[Stored data]
********************

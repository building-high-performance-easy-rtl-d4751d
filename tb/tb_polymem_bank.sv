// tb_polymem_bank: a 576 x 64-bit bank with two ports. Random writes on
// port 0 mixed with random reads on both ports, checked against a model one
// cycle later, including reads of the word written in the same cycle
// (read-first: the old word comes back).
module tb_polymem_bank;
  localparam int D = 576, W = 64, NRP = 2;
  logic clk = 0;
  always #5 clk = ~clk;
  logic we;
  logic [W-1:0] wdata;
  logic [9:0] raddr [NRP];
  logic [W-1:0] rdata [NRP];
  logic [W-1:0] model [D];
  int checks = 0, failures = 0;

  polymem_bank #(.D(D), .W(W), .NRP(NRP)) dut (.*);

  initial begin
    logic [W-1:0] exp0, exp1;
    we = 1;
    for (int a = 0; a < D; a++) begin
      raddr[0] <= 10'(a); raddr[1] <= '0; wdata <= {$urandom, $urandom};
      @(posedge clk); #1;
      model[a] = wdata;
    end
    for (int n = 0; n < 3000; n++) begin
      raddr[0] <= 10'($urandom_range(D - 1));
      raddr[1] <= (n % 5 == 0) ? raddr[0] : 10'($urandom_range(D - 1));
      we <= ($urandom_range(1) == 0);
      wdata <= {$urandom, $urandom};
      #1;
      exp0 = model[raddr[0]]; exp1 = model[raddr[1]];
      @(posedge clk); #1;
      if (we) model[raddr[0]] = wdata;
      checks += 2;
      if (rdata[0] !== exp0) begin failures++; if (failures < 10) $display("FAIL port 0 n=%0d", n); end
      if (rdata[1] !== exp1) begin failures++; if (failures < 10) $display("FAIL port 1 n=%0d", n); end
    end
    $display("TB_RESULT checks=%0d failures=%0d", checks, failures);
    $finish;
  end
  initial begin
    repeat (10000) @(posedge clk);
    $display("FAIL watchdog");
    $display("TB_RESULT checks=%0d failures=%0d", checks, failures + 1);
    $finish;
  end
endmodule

********************

Reply with one number, the count of lines in the data that contain "begin".

- **RESPONSE TO THE EXERCISE**:
6